[center So... I have to say I must have been stupid when I first started playing Star Ocean The Last Hope because not learning the blindside mechanic really ruined a lot of things >_<. Actually taking the time to learn it a bit this time around actually feels better. It’s rather nice ^^. I love it. I’m sure something will throw me off about it, but... For now I don’t know I feel happy.
On another note I do feel better. Guess talking does tend to help, but sometimes it takes time for me to be able to break past my own feelings and guards to finally say something. Last night my heart was beating so hard and fast. I knew I was finally going to speak, but I just didn’t know how to say it.
I guess you ended up understanding though. I always think that it’s going to end up badly for me. That it’ll end in confrontation which I’m bad at it... I should know better. You’ve always been understanding even if you don’t fully agree with me. Which is fine. I don’t need to be fully agreed with. I just want to be heard and spoken to like a normal human which is what you do.
It’s great.
There are some things I have kept silent on. Always thinking it over multiple times in my head... Trying to decide if it’s something I can really handle right now or if... Maybe I can’t... I have so little trust in others. I think the worst constantly and I don’t always think of people as “getting better”. Change takes time and I don’t always think that it works. My belief in people is very low.
I share very little on what I think about certain things because I feel I’m too harsh... Too cold...
To be honest I had stopped thinking about it until I read your journal today... Guess I just don’t like how i feel when I think about it all I guess. That doesn’t mean I don’t wish good things for people because I do. All the best in fact, but I also don’t know about moving back into their lives...
If Larry came back into my life... I would turn him away. He would get the cold shoulder he gave me in the end. I wouldn’t want to let him close to me at all... I don’t even care if he changed. Now a days I don’t even care about him. What I know comes from my friends and family that tell me, but I don’t ask...

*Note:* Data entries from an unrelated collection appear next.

// roc_chip: the digital readout part of one ILC ROC chip, with its power-on
// module, clock receivers and, in an analog chip, the SCA and ADCs.
// The chip runs through three phases in every ILC cycle. Acquisition: while
// the DAQ holds acq_on, events (a clock with any discriminator output high)
// are stored, in a digital chip (ANALOG=0, HARDROC-like) straight into the
// RAM, in an analog chip (ANALOG=1, SKIROC/SPIROC-like) as BCID and hit
// pattern in the RAM plus the amplitudes held in an SCA column.
// Conversion (analog only): when acq_on falls the SCA columns are converted
// by one ADC per channel and the codes written into a value RAM.
// Readout: the chip waits for StartReadout from the previous chip, sends
// its frames on the shared Data/TransmitOn lines and passes the token on
// with EndReadout. The power-on module keeps both clock receivers and both
// clock domains off outside these phases: PowerON from the DAQ covers
// acquisition and conversion, the token covers readout.
// Ports: clk_p/clk_n 40 MHz and rclk_p/rclk_n 5 MHz clock pairs, pwr_on
// PowerON, rst_n reset (held longer than the receiver wake-up), acq_on
// acquisition window (synchronous to the acquisition clock), trig
// discriminator outputs, vin shaped analog levels in mV (analog chips),
// chip_id, start_ro_in StartReadout, data_o/tx_on drives of the shared lines,
// end_ro_out EndReadout, lvds_en receiver bias, conv_done, n_frames, and
// the two power requests for observation.
module roc_chip
  import roc_pkg::*;
#(
  parameter int unsigned N_CH        = N_CH_DEF,
  parameter int unsigned DEPTH       = DEPTH_DEF,
  parameter int unsigned BCID_W      = BCID_W_DEF,
  parameter int unsigned ADC_BITS    = ADC_BITS_DEF,
  parameter int unsigned CONV_CYCLES = CONV_CYC_DEF,
  parameter bit          ANALOG      = 1'b1,
  parameter int unsigned ID_W        = 8
) (
  input  logic                       clk_p,
  input  logic                       clk_n,
  input  logic                       rclk_p,
  input  logic                       rclk_n,
  input  logic                       pwr_on,
  input  logic                       rst_n,
  input  logic                       acq_on,
  input  logic [N_CH-1:0]            trig,
  input  logic [N_CH-1:0][AMP_W-1:0] vin,
  input  logic [ID_W-1:0]            chip_id,
  input  logic                       start_ro_in,
  output logic                       data_o,
  output logic                       tx_on,
  output logic                       end_ro_out,
  output logic                       lvds_en,
  output logic                       conv_done,
  output logic [$clog2(DEPTH):0]     n_frames,
  output logic                       daq_on,
  output logic                       ro_on
);
  timeunit 1ns; timeprecision 100ps;
  localparam int unsigned AW    = $clog2(DEPTH);
  localparam int unsigned HDR_W = BCID_W + N_CH;
  localparam int unsigned VAL_W = ANALOG ? N_CH * ADC_BITS : 0;
  localparam int unsigned FRAME_W = HDR_W + VAL_W;

  logic clk, rclk, gclk, grclk, start_int;

  lvds_rx #(.WAKE_NS(LVDS_WAKE_NS)) u_rx_clk  (.in_p(clk_p),  .in_n(clk_n),  .en(lvds_en), .out(clk));
  lvds_rx #(.WAKE_NS(LVDS_WAKE_NS)) u_rx_rclk (.in_p(rclk_p), .in_n(rclk_n), .en(lvds_en), .out(rclk));

  pod u_pod (
    .clk(clk), .rclk(rclk), .pwr_on(pwr_on), .rst_n(rst_n),
    .start_ro(start_ro_in), .end_ro(end_ro_out), .lvds_en(lvds_en),
    .gclk(gclk), .grclk(grclk), .start_int(start_int),
    .daq_on(daq_on), .ro_on(ro_on)
  );

  // ---------------- acquisition ----------------
  logic              we;
  logic [AW-1:0]     waddr;
  logic [BCID_W-1:0] wbcid, bcid;
  logic [N_CH-1:0]   whits;
  logic              sca_track, sca_hold, full;
  logic [AW-1:0]     sca_wcol;

  acq_ctrl #(.N_CH(N_CH), .DEPTH(DEPTH), .BCID_W(BCID_W), .ANALOG(ANALOG)) u_acq (
    .clk(gclk), .rst_n(rst_n), .acq_on(acq_on), .trig(trig),
    .we(we), .waddr(waddr), .wbcid(wbcid), .whits(whits),
    .sca_track(sca_track), .sca_hold(sca_hold), .sca_wcol(sca_wcol),
    .n_frames(n_frames), .full(full), .bcid(bcid)
  );

  logic          re;
  logic [AW-1:0] raddr;
  logic [HDR_W-1:0]   hdr_rdata;
  logic [FRAME_W-1:0] frame_rdata;

  ram #(.DEPTH(DEPTH), .WIDTH(HDR_W)) u_hdr_ram (
    .wclk(gclk), .we(we), .waddr(waddr), .wdata({wbcid, whits}),
    .rclk(grclk), .re(re), .raddr(raddr), .rdata(hdr_rdata)
  );

  // ---------------- conversion (analog chips) ----------------
  if (ANALOG) begin : g_analog
    logic [N_CH-1:0][AMP_W-1:0]    vout;
    logic [N_CH-1:0][ADC_BITS-1:0] codes;
    logic [N_CH-1:0]               adc_busy, adc_done;
    logic [AW-1:0]                 rcol, cwaddr;
    logic                          adc_start, cwe, cbusy, acq_q, conv_start;
    logic [AW:0]                   n_conv;
    logic [VAL_W-1:0]              val_rdata;

    sca #(.N_CH(N_CH), .DEPTH(DEPTH), .AMP_W(AMP_W)) u_sca (
      .track(sca_track), .hold(sca_hold), .wcol(sca_wcol), .vin(vin),
      .rcol(rcol), .vout(vout)
    );

    for (genvar ch = 0; ch < N_CH; ch++) begin : g_adc
      adc #(.BITS(ADC_BITS), .AMP_W(AMP_W), .CONV_CYCLES(CONV_CYCLES)) u_adc (
        .clk(gclk), .rst_n(rst_n), .start(adc_start), .vin(vout[ch]),
        .busy(adc_busy[ch]), .done(adc_done[ch]), .code(codes[ch])
      );
    end

    // conversion starts when the acquisition window closes
    always_ff @(posedge gclk or negedge rst_n)
      if (!rst_n) acq_q <= 1'b0;
      else        acq_q <= acq_on;
    assign conv_start = acq_q & ~acq_on;

    conv_ctrl #(.DEPTH(DEPTH)) u_conv (
      .clk(gclk), .rst_n(rst_n), .start(conv_start), .n_frames(n_frames),
      .sca_rcol(rcol), .adc_start(adc_start), .adc_done(&adc_done),
      .we(cwe), .waddr(cwaddr), .busy(cbusy), .conv_done(conv_done),
      .n_conv(n_conv)
    );

    ram #(.DEPTH(DEPTH), .WIDTH(VAL_W)) u_val_ram (
      .wclk(gclk), .we(cwe), .waddr(cwaddr), .wdata(codes),
      .rclk(grclk), .re(re), .raddr(raddr), .rdata(val_rdata)
    );

    assign frame_rdata = {hdr_rdata, val_rdata};
  end else begin : g_digital
    // nothing to convert: the data are ready when acquisition ends
    assign conv_done   = ~acq_on;
    assign frame_rdata = hdr_rdata;
  end

  // ---------------- readout ----------------
  logic          ro_busy;
  logic [AW:0]   n_sent;

  readout_ctrl #(.DEPTH(DEPTH), .FRAME_W(FRAME_W), .ID_W(ID_W)) u_ro (
    .clk(grclk), .rst_n(rst_n), .start(start_int), .chip_id(chip_id),
    .n_frames(n_frames), .re(re), .raddr(raddr), .rdata(frame_rdata),
    .data_o(data_o), .tx_on(tx_on), .end_ro(end_ro_out), .busy(ro_busy),
    .n_sent(n_sent)
  );
endmodule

I know him though. He can’t be happy unless he’s worshipped... I’m not saying people don’t change... And I’m not saying don’t reconnect... My opinions on the matter are different and fueled with some form of distrust and uncertainty.
People make me uneasy... When someone intends to hurt me... I don’t forgive them easily and I judge them harshly afterwards. I’m not perfect. I’ve hurt people and I regretted it in the end. So for them people to look at me now with unease... I can understand. My anger got me into a lot of confrontations... With family and friends. That’s the first thing my mom warned you and your family of... “She has a temper...”
I haven’t gotten angry in a long time. Some times it comes back. I can taste it, but not long after I crumble. I can’t even use it anymore. I have moments of irritation and I guess I get bratty... but I can’t even say I get angry because I remember what anger was like for me.
You met me both at a good and a bad time. A good time because I was able to deal with everything that came at me without running away and hiding... Without giving in even though my weak mind wanted to... a bad time because I was broken and felt used up. I hated people more than I ever had before...
I recoiled from them. Blocking them out... For a lot of reasons I guess. Some a lot more serious then others.]